The second paper proposes a more gradual and complex transformation that mainly concerns the leg parts. According to their findings, the two closest leg parts first merged into the body wall of the insect, and then only the closest leg part squeezed into the back of the feather.

Bruce Fig. 1. Press release 1024x561(Bruce and Patel, Nature Ecology and Evolution, 2020)

The difference is subtle, and more research is needed to show – if at all – more appropriate. But the similarities between the studies provide an inevitable solution to the question of whether the previous theories about the evolution of the insect’s wing are appropriate.

Bruce argued for many years that ancestral crustaceans once had eight-legged parts. In today’s times On the other hand, She argues, one of these is embedded in the body wall, while in the fruit flies, one is embedded in the body wall and the other in its wing.

This gives the insect’s wings a single appearance of a “dual root”, where the body wall and the wing of the foot form, while in fact, the authors say, the insect’s body wall itself is taken from the closest leg parts.

“While the wings are now an extension of the organism’s body wall, they are bound to the leg part of the arthropod of one of their original ancestors,” the authors conclude.

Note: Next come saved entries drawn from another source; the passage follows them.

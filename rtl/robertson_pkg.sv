// robertson_pkg: constants shared by the Robertson multiplier modules.
//
// The multiplier keeps one working register m of 2N+1 bits.  Its upper N+1
// bits hold the partial product P as a signed number with one guard bit, its
// lower N bits hold the multiplier bits that have not yet been consumed.  The
// guard bit is this design's own choice: it lets a sum such as P + a keep its
// true sign, so the bit shifted in at the top is always the sign of P.
//
// The six operand widths are the ones the multiplier was realized at; the top
// level instantiates one multiplier of each.
package robertson_pkg;

  // Operand widths realized side by side in robertson_multipliers.
  localparam int unsigned NUM_WIDTHS = 6;
  localparam int unsigned WIDTHS [NUM_WIDTHS] = '{4, 6, 8, 12, 16, 32};

  // Width of the working register for N-bit operands.
  function automatic int unsigned wreg_width(int unsigned n);
    return 2 * n + 1;
  endfunction

endpackage
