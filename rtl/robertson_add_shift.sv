// robertson_add_shift: one add-and-shift pass of Robertson's signed multiplier.
//
// The working register m_in holds the partial product P (signed, N+1 bits,
// m_in[2N:N]) above the multiplier bits still to be consumed (m_in[N-1:0]).
// If the multiplier bit in m_in[0] is 1, the multiplicand a (two's complement,
// sign-extended to N+1 bits) is added to P; otherwise P passes unchanged.  The
// whole register is then shifted right by one place, and the sign of the new
// partial product is copied into the top bit.  So leading 0s enter while P is
// non-negative and leading 1s once a negative multiplicand has been added,
// which is how the method handles a negative multiplicand.
//
// Interface and timing: purely combinational, no clock; m_out settles one
// (N+1)-bit adder delay after a and m_in.
//
// From the document: the test of m(0), the conditional add of a into the upper
// half of m, and the one-place right shift of the whole register (Fig. 1,
// left-hand loop).  This design's own choice: the extra guard bit on P, so that
// the shifted-in bit is the true sign even when P + a exceeds N bits.
module robertson_add_shift #(
  parameter int unsigned N = 8
) (
  input  logic [N-1:0]   a,
  input  logic [2*N:0]   m_in,
  output logic [2*N:0]   m_out
);

  logic signed [N:0] p_cur;   // partial product before the pass
  logic signed [N:0] a_ext;   // multiplicand sign-extended to N+1 bits
  logic signed [N:0] p_sum;   // partial product after the conditional add

  always_comb begin
    p_cur = m_in[2*N:N];
    a_ext = {a[N-1], a};
    p_sum = m_in[0] ? p_cur + a_ext : p_cur;
    // arithmetic right shift of {P, multiplier bits}
    m_out = {p_sum[N], p_sum, m_in[N-1:1]};
  end

endmodule
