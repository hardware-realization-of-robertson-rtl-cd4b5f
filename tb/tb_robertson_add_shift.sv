// tb_robertson_add_shift: self-checking test of one add-and-shift pass.
//
// Drives robertson_add_shift (N = 8) with every multiplicand a against random
// working registers whose partial product lies in the range a real multiply
// can reach, and compares m_out with a reference computed as plain integer
// arithmetic: the register read as the number P * 2^N + low, with a * 2^N
// added when the low bit is 1, then halved rounding towards minus infinity.
// Counts how often the add and the shift-only branches, and a negative result
// (leading 1s shifted in), occurred; a branch that never occurs is a failure.
module tb_robertson_add_shift;

  localparam int unsigned N = 8;

  logic [N-1:0] a;
  logic [2*N:0] m_in, m_out;
  logic         clk = 1'b0;
  int unsigned  cycles = 0;
  int           checks = 0, failures = 0;
  int           n_add = 0, n_skip = 0, n_neg = 0;

  robertson_add_shift dut (.a(a), .m_in(m_in), .m_out(m_out));

  always #5 clk = ~clk;
  always @(posedge clk) cycles <= cycles + 1;

  initial begin : watchdog
    wait (cycles == 200000);
    failures++;
    $display("watchdog expired");
    $display("TB_RESULT checks=%0d failures=%0d", checks, failures);
    $finish;
  end

  function automatic longint ref_step(longint av, longint p, longint low);
    longint v;
    v = p * (longint'(1) << N) + low;
    if (low[0]) v += av * (longint'(1) << N);
    return v >>> 1;
  endfunction

  initial begin : stimulus
    longint p, low, av, exp_v, got_v;
    for (int ai = 0; ai < (1 << N); ai++) begin
      for (int r = 0; r < 64; r++) begin
        a   = N'(ai);
        p   = longint'($urandom_range(0, (1 << N) - 1)) - (1 << (N - 1));
        low = longint'($urandom_range(0, (1 << N) - 1));
        if (r == 0) p = -(1 << (N - 1));
        if (r == 1) p = (1 << (N - 1)) - 1;
        m_in = {p[N:0], low[N-1:0]};
        @(posedge clk);
        av    = longint'($signed(a));
        exp_v = ref_step(av, p, low);
        got_v = longint'($signed(m_out));
        checks++;
        if (got_v != exp_v) begin
          failures++;
          if (failures < 10)
            $display("FAIL a=%0d P=%0d low=%h: got %0d expected %0d", av, p, low, got_v, exp_v);
        end
        if (low[0]) n_add++; else n_skip++;
        if (m_out[2*N]) n_neg++;
      end
    end
    checks += 3;
    if (n_add == 0)  begin failures++; $display("add branch never taken"); end
    if (n_skip == 0) begin failures++; $display("shift-only branch never taken"); end
    if (n_neg == 0)  begin failures++; $display("negative partial product never seen"); end
    $display("add=%0d shift_only=%0d negative=%0d", n_add, n_skip, n_neg);
    $display("TB_RESULT checks=%0d failures=%0d", checks, failures);
    $finish;
  end

endmodule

It’s a neat idea that helps bring together many competitive hypotheses, but in all likelihood, it won’t end the mystery. In just the last 10 years, we have come to learn a lot about insect evolution.

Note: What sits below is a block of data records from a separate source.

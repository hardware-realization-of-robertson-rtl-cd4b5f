// robertson_final_step: the correcting last pass of Robertson's multiplier.
//
// After N-1 add-and-shift passes only the sign bit of the multiplier b is left
// in m_in[0].  In two's complement that bit weighs -2^(N-1), so when it is 1
// the multiplicand is subtracted rather than added.  The four branches are:
//   b(N-1)=0, m(0)=1 : P <- P + a, then shift
//   b(N-1)=0, m(0)=0 : shift only
//   b(N-1)=1, m(0)=1 : P <- P - a, then shift (the correction step)
//   b(N-1)=1, m(0)=0 : shift only
// The shift copies the sign of P into the top bit, as in every other pass.
// The low 2N bits of the shifted register are the signed product.
//
// Interface and timing: purely combinational; mul settles one (N+1)-bit
// add/subtract delay after its inputs.
//
// From the document: the four branches on b(N-1) and m(0) and the final
// subtraction (Fig. 1, right-hand branch; text cases ii and iv).  This design's
// own choice: one shared adder that adds a or its two's complement, and the
// guard bit on P (see robertson_add_shift).
module robertson_final_step #(
  parameter int unsigned N = 8
) (
  input  logic [N-1:0]   a,
  input  logic           b_msb,
  input  logic [2*N:0]   m_in,
  output logic [2*N-1:0] mul
);

  logic signed [N:0] p_cur;
  logic signed [N:0] a_ext;
  logic signed [N:0] operand;  // +a, -a or 0
  logic signed [N:0] p_new;

  always_comb begin
    p_cur = m_in[2*N:N];
    a_ext = {a[N-1], a};
    if (!m_in[0])
      operand = '0;
    else if (b_msb)
      operand = -a_ext;        // correction: P <- P - a
    else
      operand = a_ext;         // P <- P + a
    p_new   = p_cur + operand;
    // shift right; the sign copy above p_new[N] lies outside the product
    mul     = {p_new, m_in[N-1:1]};
  end

endmodule
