// tb_robertson_final_step: self-checking test of the correcting last pass.
//
// Drives robertson_final_step (N = 8) with every multiplicand a, both values
// of the multiplier sign bit and random working registers, and compares mul
// with an integer reference: the register read as P * 2^N + low, plus a * 2^N
// when low bit and sign bit are 1 and 0, minus a * 2^N when both are 1, halved
// and cut to 2N bits.  Each of the four branches must occur.
module tb_robertson_final_step;

  localparam int unsigned N = 8;

  logic [N-1:0]   a;
  logic           b_msb;
  logic [2*N:0]   m_in;
  logic [2*N-1:0] mul;
  logic           clk = 1'b0;
  int unsigned    cycles = 0;
  int             checks = 0, failures = 0;
  int             n_branch [4] = '{0, 0, 0, 0};

  robertson_final_step dut (.a(a), .b_msb(b_msb), .m_in(m_in), .mul(mul));

  always #5 clk = ~clk;
  always @(posedge clk) cycles <= cycles + 1;

  initial begin : watchdog
    wait (cycles == 200000);
    failures++;
    $display("watchdog expired");
    $display("TB_RESULT checks=%0d failures=%0d", checks, failures);
    $finish;
  end

  initial begin : stimulus
    longint p, low, av, v;
    logic [2*N-1:0] exp_mul;
    for (int ai = 0; ai < (1 << N); ai++) begin
      for (int r = 0; r < 64; r++) begin
        a     = N'(ai);
        b_msb = r[0];
        p     = longint'($urandom_range(0, (1 << N) - 1)) - (1 << (N - 1));
        low   = longint'($urandom_range(0, (1 << N) - 1));
        if (r < 4) low[0] = r[1];
        m_in  = {p[N:0], low[N-1:0]};
        @(posedge clk);
        av = longint'($signed(a));
        v  = p * (longint'(1) << N) + low;
        if (low[0] && !b_msb) v += av * (longint'(1) << N);
        if (low[0] &&  b_msb) v -= av * (longint'(1) << N);
        v = v >>> 1;
        exp_mul = v[2*N-1:0];
        checks++;
        if (mul !== exp_mul) begin
          failures++;
          if (failures < 10)
            $display("FAIL a=%0d P=%0d low=%h sign=%0b: got %h expected %h",
                     av, p, low, b_msb, mul, exp_mul);
        end
        n_branch[{b_msb, low[0]}]++;
      end
    end
    for (int k = 0; k < 4; k++) begin
      checks++;
      if (n_branch[k] == 0) begin
        failures++;
        $display("branch sign=%0d m0=%0d never taken", k >> 1, k & 1);
      end
    end
    $display("branches: shift=%0d add=%0d shift_neg=%0d subtract=%0d",
             n_branch[0], n_branch[1], n_branch[2], n_branch[3]);
    $display("TB_RESULT checks=%0d failures=%0d", checks, failures);
    $finish;
  end

endmodule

Prior to genomic research, we did not even realize that crustaceans and insects were very closely related in the arthropod family, which is why so many people thought that the wings of insects did not spread anywhere.

Giles, segmented legs and body armor of crust stations have now given us direct targets to study.

“People are very excited by the idea that something like the wings of an insect could be an evolutionary novelty,” says Patel.

“But one story that emerges from genomic comparisons is that something is not new; everything came from somewhere. And, in fact, where can you find it.”

Agree on where the other thing is.

“Nevertheless, the origin of the insect’s wings remains a mystery. Research from both groups has led to exciting ways to solve this mystery.” Nature Review.

Both the first and second papers were published Nature Ecology and Evolution.